One strand of libertarian doctrine holds that it is precisely private property that should serve as the sole control mechanism of immigration. Immigrants should be entirely free to cross the frontier—indeed, there should be no frontier.

…A very different stand can, however, be defended on no less pure liberal grounds. For it is quite consistent with the dictates of liberty and the concept of property they imply, that the country is not a no man’s land at all, but the extension of a home. Privacy and the right to exclude strangers from it is only a little less obviously an attribute of it than it is of one’s house. Its infrastructure, its amenities, its public order have been built up by generations of its inhabitants. These things have value that belongs to their builders and the builders’ heirs, and the latter are arguably at liberty to share or not to share them with immigrants…

The other hand uses metaphors with which I would quibble.

First, it uses the family metaphor for the state. Attributing family-like qualities to the state is inherently statist and illiberal. Better to think of the state as an impersonal arrangement among consenting adults.

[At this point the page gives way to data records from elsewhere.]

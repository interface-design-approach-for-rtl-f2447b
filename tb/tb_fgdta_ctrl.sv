// tb_fgdta_ctrl: self-checking testbench of the FGDTA control unit in its
// three configurations: accelerator wider than the processor (32/64, the
// reference one), processor wider than the accelerator (32/16, two runs per
// word, and 32/8, four runs per word) and equal widths (32/32 with a
// one-cycle accelerator). Each configuration runs in a ctrl_tester.
module tb_fgdta_ctrl;
  logic clk = 1'b0;
  logic rst_n = 1'b0;
  logic d0, d1, d2, d3;
  int   c0, c1, c2, c3, f0, f1, f2, f3;
  int   checks, failures;

  always #5 clk = ~clk;

  ctrl_tester #(.PROC_DS(32), .ACC_DS(64), .LAT(5)) t_wide   (.clk, .rst_n, .done(d0), .checks(c0), .failures(f0));
  ctrl_tester #(.PROC_DS(32), .ACC_DS(16), .LAT(3)) t_narrow (.clk, .rst_n, .done(d1), .checks(c1), .failures(f1));
  ctrl_tester #(.PROC_DS(32), .ACC_DS(8),  .LAT(2)) t_byte   (.clk, .rst_n, .done(d2), .checks(c2), .failures(f2));
  ctrl_tester #(.PROC_DS(32), .ACC_DS(32), .LAT(0)) t_equal  (.clk, .rst_n, .done(d3), .checks(c3), .failures(f3));

  initial begin : watchdog
    repeat (50000) @(posedge clk);
    $display("TB_RESULT checks=%0d failures=%0d", c0 + c1 + c2 + c3, f0 + f1 + f2 + f3 + 1);
    $finish;
  end

  initial begin
    repeat (3) @(posedge clk);
    rst_n = 1'b1;
    wait (d0 && d1 && d2 && d3);
    checks   = c0 + c1 + c2 + c3;
    failures = f0 + f1 + f2 + f3;
    $display("TB_RESULT checks=%0d failures=%0d", checks, failures);
    $finish;
  end
endmodule
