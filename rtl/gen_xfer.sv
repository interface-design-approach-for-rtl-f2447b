// gen_xfer: generic two-step bus transfer unit.
//
// Every processor bus is reduced to one chronogram of two clock cycles. In the
// address step the bus presents select, direction and address; in the data
// step that follows, the write data is taken or the read data is returned, and
// the transfer completes at the clock edge that ends the data step. The data
// step may be stretched by holding d_ready low (a wait state).
//
// The unit is split into two parallel parts, as the generic model requires: an
// address-step register that captures a new transfer, and a data-step part
// that presents the captured transfer to the control unit. A new address step
// is accepted in the same cycle as the data step of the previous transfer, so
// a pipelined bus (AHB) completes one transfer per cycle, while a bus that
// separates its transfers (APB) takes two cycles per transfer.
//
// Interface:
//   a_ctrl      address step; a_ctrl.sel marks a valid address step. The bus
//               may present one only in a cycle where d_ready is high.
//   d_wdata     write data, valid during the data step.
//   d_ready     high when the data step in progress (if any) ends this cycle.
//   d_active    a data step is in progress.
//   d_rdata     read data, valid in the cycle where the data step ends.
//   x_*         the same transfer towards the control unit: x_ctrl.sel is high
//               for the whole data step, x_rsp.ready ends it.
// Timing: x_ctrl is registered (one cycle after the address step); the data
// paths between the bus and the control unit are combinational.
module gen_xfer
  import fgdta_pkg::*;
#(
  parameter int unsigned PROC_DS = fgdta_pkg::DEF_PROC_DS
) (
  input  logic               clk,
  input  logic               rst_n,
  // bus side
  input  bus_ctrl_in_t       a_ctrl,
  input  logic [PROC_DS-1:0] d_wdata,
  output logic               d_ready,
  output logic               d_active,
  output logic [PROC_DS-1:0] d_rdata,
  // control-unit side
  output bus_ctrl_in_t       x_ctrl,
  output logic [PROC_DS-1:0] x_wdata,
  input  bus_ctrl_out_t      x_rsp,
  input  logic [PROC_DS-1:0] x_rdata
);

  bus_ctrl_in_t dstep_q;   // transfer in its data step
  logic         dstep_done;

  // Data-step unit: the step ends when the control unit is ready.
  assign dstep_done = dstep_q.sel && x_rsp.ready;
  assign d_ready    = !dstep_q.sel || x_rsp.ready;
  assign d_active   = dstep_q.sel;

  // Address-step unit: capture a new transfer, also while the previous one is
  // in its last data-step cycle.
  always_ff @(posedge clk or negedge rst_n) begin
    if (!rst_n) begin
      dstep_q <= '0;
    end else if (a_ctrl.sel && d_ready) begin
      dstep_q <= a_ctrl;
    end else if (dstep_done) begin
      dstep_q.sel <= 1'b0;
    end
  end

  assign x_ctrl  = dstep_q;
  assign x_wdata = d_wdata;
  assign d_rdata = x_rdata;

  // The bus must not start an address step while a data step is stretched.
  a_step_only_when_ready : assert property (
    @(posedge clk) disable iff (!rst_n) a_ctrl.sel |-> d_ready)
    else $error("gen_xfer: address step during a wait state");

endmodule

Second, the other hand appears to equate trade with sharing. In order to share with the poor, I must sacrifice. But I always gain from voluntary exchange with the poor. If the native-born intend to profit when they rent space to immigrants and buy labor services from them, then these are economic transactions as opposed to sharing.

I am not saying that there are no arguments against immigration that I would accept. However, these particular arguments seem unpersuasive.